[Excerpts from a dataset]
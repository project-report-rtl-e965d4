// tb_song_workload: plays the whole song's note schedule through the
// system. The testbench acts as the game software on a shortened timer
// tick (200 clocks instead of 10 ms; all else at default sizes). On each
// tick it clears the timer, moves every note on screen 2 pixels down,
// frees notes that have left the screen, and compares the tick count with
// the next beat time read from the beat ROM. When the time is reached,
// it places a new note at the top in a free VGA cell (colour = beat
// number mod 5). The run covers all 465 beats (196.7 s of song time) and
// checks that the beat times never decrease, that a free cell is always
// there (at most 15 notes on screen), and that the last beat is 196.71 s.
// It then stops the timer and checks on the VGA outputs that the centre
// pixel of every note still on screen has that note's colour.
module tb_song_workload;
  localparam int TICK = 200;             // clocks per timer tick
  logic clk = 0, rst_n = 0;
  logic [22:0] avm_address = '0;
  logic avm_read = 0, avm_write = 0;
  logic [15:0] avm_writedata = '0, avm_readdata;
  logic avm_readdatavalid, irq_input, irq_music, irq_timer;
  logic fl_read, fl_write, fl_rst_n;
  logic [21:0] fl_address;
  logic [15:0] fl_writedata;
  logic [15:0] fl_readdata = '0;
  logic fl_readdatavalid = 0;
  logic [4:0] gpio_keys = '1;
  logic [3:0][6:0] hex;
  logic aud_adclrck, aud_adcdat = 0, aud_daclrck, aud_dacdat, aud_bclk, aud_xck;
  logic vga_clk, vga_hs, vga_vs, vga_blank_n, vga_sync_n;
  logic [9:0] vga_r, vga_g, vga_b;

  guitar_top #(.TIMER_LOAD(TICK - 1), .POR_BITS(4)) dut (.*);
  always #10 clk = !clk;

  int checks = 0, failures = 0, errors_shown = 0;
  task automatic fail(string msg);
    failures++;
    if (errors_shown++ < 20) $display("FAIL at %0t: %s", $time, msg);
  endtask

  task automatic bus_write(int a, logic [15:0] d);
    @(negedge clk); avm_address = 23'(a); avm_write = 1; avm_writedata = d;
    @(negedge clk); avm_write = 0;
  endtask

  task automatic bus_read(int a, output logic [15:0] d);
    int n = 0;
    @(negedge clk); avm_address = 23'(a); avm_read = 1;
    @(negedge clk); avm_read = 0;
    while (!avm_readdatavalid && n < 20) begin @(negedge clk); n++; end
    d = avm_readdata;
  endtask

  // software view of the 15 note cells
  int note_col [1:15];   // 0: free
  int note_y   [1:15];

  // note colours as drawn (10-bit R, G, B) for colour codes 2..6
  logic [29:0] fill [5] = '{{10'h000, 10'h320, 10'h000}, {10'h370, 10'h000, 10'h000},
                            {10'h3c0, 10'h370, 10'h000}, {10'h000, 10'h140, 10'h3c0},
                            {10'h3e8, 10'h208, 10'h000}};

  // ------------------------------------------------------------ monitor
  bit frozen = 0, frame_done = 0;
  int frame_state = 0, pixel_checks = 0;
  logic hs_q = 1, vs_q = 1;
  int p = 0, line = 0;
  always @(posedge vga_clk) if (fl_rst_n) begin
    if (!vga_hs && hs_q) begin p = 0; line++; end
    if (!vga_vs && vs_q) begin
      line = 0;
      if (frame_state == 1) begin frame_state = 2; frame_done = 1; end
      if (frame_state == 0 && frozen) frame_state = 1;
    end
    if (frame_state == 1)
      for (int c = 1; c <= 15; c++)
        if (note_col[c] != 0 && note_y[c] < 480 && p - 144 == 156 + 50 * (note_col[c] - 2) && line - 35 == note_y[c]) begin
          checks++;
          pixel_checks++;
          if ({vga_r, vga_g, vga_b} !== fill[note_col[c] - 2])
            fail($sformatf("note in cell %0d at y=%0d shows %h", c, note_y[c], {vga_r, vga_g, vga_b}));
        end
    hs_q = vga_hs;
    vs_q = vga_vs;
    p++;
  end

  initial begin
    logic [15:0] d, beat_time, prev_time;
    int tick, beat, on_screen, max_on_screen, free_cell, last_beat_tick, visible;
    for (int c = 1; c <= 15; c++) begin note_col[c] = 0; note_y[c] = 0; end
    tick = 0; beat = 0; max_on_screen = 0; prev_time = 0; last_beat_tick = 0;
    repeat (5) @(negedge clk);
    rst_n = 1;
    wait (fl_rst_n);
    bus_read(0, beat_time);
    bus_write('h1402, 16'h0007);
    while (beat < 465) begin
      @(negedge clk);
      if (!irq_timer) continue;
      bus_write('h1400, 16'h0000);
      tick++;
      // move the notes down, free those that have left the screen
      on_screen = 0;
      for (int c = 1; c <= 15; c++) if (note_col[c] != 0) begin
        note_y[c] += 2;
        if (note_y[c] > 480 + 16) begin
          note_col[c] = 0;
          bus_write('h1000 + 2 * c, 16'h0000);
        end else begin
          bus_write('h1000 + 2 * c, 16'((1 << 13) | (note_y[c] << 3) | note_col[c]));
          on_screen++;
        end
      end
      // new notes whose time has come
      while (beat < 465 && tick >= int'(beat_time)) begin
        free_cell = 0;
        for (int c = 15; c >= 1; c--) if (note_col[c] == 0) free_cell = c;
        checks++;
        if (free_cell == 0) fail($sformatf("no free cell for beat %0d", beat));
        else begin
          note_col[free_cell] = 2 + beat % 5;
          note_y[free_cell] = 0;
          bus_write('h1000 + 2 * free_cell, 16'((1 << 13) | note_col[free_cell]));
          on_screen++;
        end
        last_beat_tick = tick;
        beat++;
        prev_time = beat_time;
        bus_read(2 * beat, beat_time);
        if (beat < 465) begin
          checks++;
          if (beat_time < prev_time) fail($sformatf("beat %0d time %0d before %0d", beat, beat_time, prev_time));
        end
      end
      if (on_screen > max_on_screen) max_on_screen = on_screen;
    end
    checks++;
    if (last_beat_tick != 19671) fail($sformatf("last beat at tick %0d", last_beat_tick));
    checks++;
    if (beat_time !== 16'h0000) fail("beat table does not end with zero");
    // freeze the screen and look at it
    bus_write('h1402, 16'h0008);
    visible = 0;
    for (int c = 1; c <= 15; c++) if (note_col[c] != 0 && note_y[c] < 480) visible++;
    frozen = 1;
    wait (frame_done);
    checks++;
    if (pixel_checks != visible) fail($sformatf("%0d of %0d notes seen on screen", pixel_checks, visible));
    $display("song: %0d beats over %0d ticks, at most %0d notes on screen at once (15 cells), %0d checked on screen",
             beat, tick, max_on_screen, pixel_checks);
    checks++;
    if (max_on_screen > 15 || max_on_screen == 0) fail("notes on screen out of range");
    $display("TB_RESULT checks=%0d failures=%0d", checks, failures);
    $finish;
  end

  initial begin
    repeat (10_000_000) @(posedge clk);
    failures++;
    $display("TB_RESULT checks=%0d failures=%0d", checks, failures);
    $finish;
  end
endmodule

WHAT IS EXPECTED> Go through the entries above and copy each line with "repeat" in it.

ANSWER FOR THIS EXERCISE>
    repeat (5) @(negedge clk);
    repeat (10_000_000) @(posedge clk);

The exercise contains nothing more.